Французский жим EZ-штангой сидя

Французский жим EZ-штанги сидя является одним из самых сильно изолирующих нагрузку на длинную головку трицепса упражнений. Эта головка находится с тыльной стороны руки. Под воздействием этого упражнения этот пучок мышцы начинает утолщаться и приобретать более четкие и более выразительные формы, что значительно расширяет верхнюю часть руки при взгляде на нее с боковой стороны. Французский жим следует применять в количестве 3-4 сетов по 6-10 повторений в каждом в середине тренировки на трицепсы. Перед этим жимом следует выполнить сидя жим штанги лежа узким хватом, так же можно выполнить отжимания от скамьи. После него — жим книзу, разгибания руки с гантелью в наклоне. Это упражнение хорошо подходит для атлетов среднего и выше уровней подготовки.

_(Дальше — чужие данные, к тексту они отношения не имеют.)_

// grgpreg: APB general-purpose register that drives fault injection.
//
// A single 32-bit register on the APB bus. A host monitor writes it over the
// debug link; its value is routed as a plain signal vector to the fault-
// injection controllers, each core taking one 16-bit slice (see ft_pkg). The
// register is selected when psel is high and paddr matches BASE_ADDR on the
// address bits above the register offset (the bridge decodes the peripheral,
// the register compares its own offset). A write completes in the access
// phase (psel and penable high), as in AMBA 2 APB where every transfer takes
// two cycles; reads return the register value combinationally while selected
// and zero otherwise. Synchronous active-low reset to RSTVAL.
//
// The address 0xFC003000 is the one used for the register; the single
// register and the reset value are this design's choices.
module grgpreg
  import ft_pkg::*;
#(
  parameter logic [31:0] BASE_ADDR = GRGPREG_ADDR,
  parameter logic [31:0] RSTVAL    = 32'h0
) (
  input  logic        clk,
  input  logic        rst_n,
  input  apb_req_t    apbi,
  output logic [31:0] prdata,
  output logic [31:0] gpreg
);

  logic hit;

  assign hit = apbi.psel && (apbi.paddr[31:2] == BASE_ADDR[31:2]);

  always_ff @(posedge clk) begin
    if (!rst_n)
      gpreg <= RSTVAL;
    else if (hit && apbi.penable && apbi.pwrite)
      gpreg <= apbi.pwdata;
  end

  always_comb prdata = (hit && !apbi.pwrite) ? gpreg : 32'h0;

  // APB rule: the access phase (penable) only occurs while the slave is selected
  a_penable_needs_psel: assert property (@(posedge clk) disable iff (!rst_n)
    apbi.penable |-> apbi.psel);

endmodule
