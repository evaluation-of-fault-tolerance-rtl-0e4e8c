// grgpreg_tb: self-checking testbench for the APB general-purpose register.
//
// Drives two-cycle APB transfers (setup, then access) and checks the reset
// value, write and read-back at 0xFC003000, that writes to other addresses,
// writes without psel and setup-only cycles leave the register unchanged, and
// that the register value appears on gpreg one clock after the access phase.
module grgpreg_tb;
  import ft_pkg::*;

  logic        clk = 1'b0;
  logic        rst_n;
  apb_req_t    apbi;
  logic [31:0] prdata, gpreg;
  int checks = 0, failures = 0;
  logic [31:0] expv, rd;

  grgpreg dut (.*);

  always #5 clk = ~clk;

  task automatic check(input logic [31:0] got, input logic [31:0] exp, input string what);
    checks++;
    if (got !== exp) begin
      failures++;
      $display("FAIL %s: got %h expected %h", what, got, exp);
    end
  endtask

  task automatic apb_write(input logic [31:0] a, input logic [31:0] d, input logic sel = 1'b1);
    apbi = '{psel: sel, penable: 1'b0, paddr: a, pwrite: 1'b1, pwdata: d};
    @(posedge clk); #1;
    apbi.penable = sel;
    @(posedge clk); #1;
    apbi = '0;
  endtask

  task automatic apb_read(input logic [31:0] a, output logic [31:0] d);
    apbi = '{psel: 1'b1, penable: 1'b0, paddr: a, pwrite: 1'b0, pwdata: '0};
    @(posedge clk); #1;
    apbi.penable = 1'b1;
    #1 d = prdata;
    @(posedge clk); #1;
    apbi = '0;
  endtask

  initial begin
    apbi = '0; rst_n = 0;
    repeat (2) @(posedge clk); #1;
    rst_n = 1;
    check(gpreg, 32'h0, "reset value");
    apb_write(GRGPREG_ADDR, 32'h0000_0007);
    check(gpreg, 32'h0000_0007, "write 0x7");
    apb_read(GRGPREG_ADDR, rd);
    check(rd, 32'h0000_0007, "read back");
    apb_write(GRGPREG_ADDR + 32'h100, 32'hDEAD_BEEF);
    check(gpreg, 32'h0000_0007, "other address ignored");
    apb_write(GRGPREG_ADDR, 32'hDEAD_BEEF, 1'b0);
    check(gpreg, 32'h0000_0007, "no psel ignored");
    // setup phase only: no write
    apbi = '{psel: 1'b1, penable: 1'b0, paddr: GRGPREG_ADDR, pwrite: 1'b1, pwdata: 32'h1234_5678};
    @(posedge clk); #1;
    check(gpreg, 32'h0000_0007, "setup phase does not write");
    apbi = '0;
    apb_read(GRGPREG_ADDR + 32'h40, rd);
    check(rd, 32'h0, "read elsewhere is zero");
    for (int n = 0; n < 50; n++) begin
      expv = $urandom;
      apb_write(GRGPREG_ADDR, expv);
      check(gpreg, expv, "random write");
      apb_read(GRGPREG_ADDR, rd);
      check(rd, expv, "random read");
    end
    apb_write(GRGPREG_ADDR, 32'h0003_0000);
    check(gpreg, 32'h0003_0000, "core A slice value");
    rst_n = 0;
    @(posedge clk); #1;
    rst_n = 1;
    check(gpreg, 32'h0, "reset clears");
    $display("TB_RESULT checks=%0d failures=%0d", checks, failures);
    $finish;
  end

  initial begin
    repeat (5000) @(posedge clk);
    failures++;
    $display("FAIL watchdog");
    $display("TB_RESULT checks=%0d failures=%0d", checks, failures);
    $finish;
  end
endmodule
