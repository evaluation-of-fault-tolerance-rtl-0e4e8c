// ls_compare: synchronisation and compare module of the dual-core lockstep.
//
// Both cores receive the same AHB input and should drive identical AHB master
// outputs in every cycle. This module compares the two outputs:
//  * Equal: core A's output goes to the bus, both cores receive the bus input,
//    and that input is saved as the last input that produced agreeing outputs.
//  * Different: nothing from the cores reaches the bus (an idle, non-requesting
//    master output is driven instead), both cores receive the saved input so
//    the data is re-executed, and core_rst is raised to clear the cores that
//    hold the wrong data.
// The compare and the steering are combinational; the saved input is one
// register, updated at each clock edge while the outputs agree. The source
// describes the module as combinational logic; a register is used here so the
// saved input is not a latch. Blocking the bus during a mismatch (rather than
// forwarding core A) is this design's choice. core_rst is combinational and is
// meant to drive the cores' synchronous reset. Active-low synchronous rst_n
// clears the saved input.
module ls_compare
  import ft_pkg::*;
(
  input  logic         clk,
  input  logic         rst_n,
  input  ahb_mst_out_t ahbo_a,     // core A master output
  input  ahb_mst_out_t ahbo_b,     // core B master output
  input  ahb_mst_in_t  ahbi,       // input from the AHB bus
  output ahb_mst_out_t ahbo,       // master output to the AHB bus
  output ahb_mst_in_t  ahbi_a,     // input to core A
  output ahb_mst_in_t  ahbi_b,     // input to core B
  output logic         core_rst,   // reset request to both cores
  output logic         mismatch    // outputs differ this cycle
);

  ahb_mst_in_t saved;

  always_comb begin
    mismatch = (ahbo_a != ahbo_b);
    if (!mismatch) begin
      ahbo     = ahbo_a;
      ahbi_a   = ahbi;
      ahbi_b   = ahbi;
      core_rst = 1'b0;
    end else begin
      ahbo     = AHB_MST_IDLE;
      ahbi_a   = saved;
      ahbi_b   = saved;
      core_rst = 1'b1;
    end
  end

  always_ff @(posedge clk) begin
    if (!rst_n)
      saved <= '0;
    else if (!mismatch)
      saved <= ahbi;
  end

  // Whatever reaches the bus is agreed on by both cores, or is idle
  a_bus_agreed: assert property (@(posedge clk) disable iff (!rst_n)
    (ahbo == ahbo_a && ahbo == ahbo_b) || (ahbo == AHB_MST_IDLE && core_rst));

endmodule
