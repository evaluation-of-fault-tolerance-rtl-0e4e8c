// ls_compare_tb: self-checking testbench for the lockstep compare module.
//
// Drives random AHB master outputs for the two cores, equal most of the time
// and sometimes differing in one field, together with a random bus input.
// A reference model here keeps the last input seen while the outputs agreed
// and checks, every cycle: forwarding and input pass-through on agreement;
// idle bus output, saved input to both cores and core reset on disagreement.
module ls_compare_tb;
  import ft_pkg::*;

  logic         clk = 1'b0;
  logic         rst_n;
  ahb_mst_out_t ahbo_a, ahbo_b, ahbo;
  ahb_mst_in_t  ahbi, ahbi_a, ahbi_b;
  logic         core_rst, mismatch;
  int checks = 0, failures = 0, n_match = 0, n_mismatch = 0;
  ahb_mst_in_t  ref_saved;

  ls_compare dut (.*);

  always #5 clk = ~clk;

  task automatic check(input logic ok, input string what);
    checks++;
    if (!ok) begin
      failures++;
      $display("FAIL %s at %0t", what, $time);
    end
  endtask

  function automatic ahb_mst_out_t rand_out();
    ahb_mst_out_t o;
    o.hbusreq = 1'($urandom);
    o.htrans  = htrans_e'($urandom);
    o.haddr   = $urandom;
    o.hwrite  = 1'($urandom);
    o.hsize   = 3'($urandom);
    o.hburst  = 3'($urandom);
    o.hprot   = 4'($urandom);
    o.hwdata  = {$urandom, $urandom};
    return o;
  endfunction

  initial begin
    rst_n = 0;
    ahbo_a = '0; ahbo_b = '0; ahbi = '0;
    ref_saved = '0;
    repeat (2) @(posedge clk); #1;
    rst_n = 1;
    for (int n = 0; n < 3000; n++) begin
      ahbo_a = rand_out();
      ahbo_b = ahbo_a;
      if ($urandom_range(0, 3) == 0) begin
        case ($urandom_range(0, 3))
          0: ahbo_b.hwdata[$urandom_range(0, AHB_DW-1)] ^= 1'b1;
          1: ahbo_b.haddr[$urandom_range(0, AHB_AW-1)]  ^= 1'b1;
          2: ahbo_b.hwrite = ~ahbo_b.hwrite;
          default: ahbo_b.hbusreq = ~ahbo_b.hbusreq;
        endcase
      end
      ahbi = '{hgrant: 1'($urandom), hready: 1'($urandom), hresp: 2'($urandom),
               hrdata: {$urandom, $urandom}};
      #1;
      if (ahbo_a == ahbo_b) begin
        n_match++;
        check(!mismatch && !core_rst, "no mismatch on equal outputs");
        check(ahbo == ahbo_a, "agreeing output forwarded");
        check(ahbi_a == ahbi && ahbi_b == ahbi, "bus input passed to cores");
      end else begin
        n_mismatch++;
        check(mismatch && core_rst, "mismatch raises core reset");
        check(ahbo == AHB_MST_IDLE, "bus blocked on mismatch");
        check(ahbi_a == ref_saved && ahbi_b == ref_saved, "saved input reloaded");
      end
      @(posedge clk);
      if (ahbo_a == ahbo_b) ref_saved = ahbi;
      #1;
    end
    check(n_match > 0 && n_mismatch > 0, "both cases exercised");
    $display("matches=%0d mismatches=%0d", n_match, n_mismatch);
    $display("TB_RESULT checks=%0d failures=%0d", checks, failures);
    $finish;
  end

  initial begin
    repeat (10000) @(posedge clk);
    failures++;
    $display("FAIL watchdog");
    $display("TB_RESULT checks=%0d failures=%0d", checks, failures);
    $finish;
  end
endmodule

Техника выполнения французкого жима сидя или стоя

  1. Установите спинку скамьи в вертикальное положение, присядьте на сиденье, с силой упритесь ступнями ног в пол. Трапеции спины должны быть прижаты к спинке скамьи. Спину нужно выровнять и немного прогнуть в районе поясницы.
  2. Беритесь за EZ-штангу сверху узким хватом за ее кривые части. Ладони нужно немножко повернуть друг к другу и держать их на расстоянии уже ширины плеч.
  3. Штангу следует поднять вверх, чтобы гриф был над самой макушкой. Торс и руки надо полностью выпрямить так, чтобы они находились в одной плоскости, идущей через бока вашего туловища. Подбородок держите параллельным полу или слегка приподнятым наверх. Это стартовое положение для этого упражнения.
  4. Вдохните как можно глубже и задержите дыхание, после чего локти согните так, чтобы гриф опустился за голову.
  5. Весь сет часть руки от плеча до локтя должна оставаться полностью неподвижной вместе с туловищем.
  6. Штангу опускайте за голову, пока не будете чувствовать, что трицепсы натянуты слишком сильно. После этого как можно сильнее напрягите трицепсы и верните штангу в исходное положение.
  7. Выдохните лишь тогда, когда штанга пройдет самый сложный участок в подъеме или когда ваши руки полностью выпрямятся.
  8. В самой верхней точке в упражнении выполните небольшую паузу и со всей силой напрягите свои трицепсы.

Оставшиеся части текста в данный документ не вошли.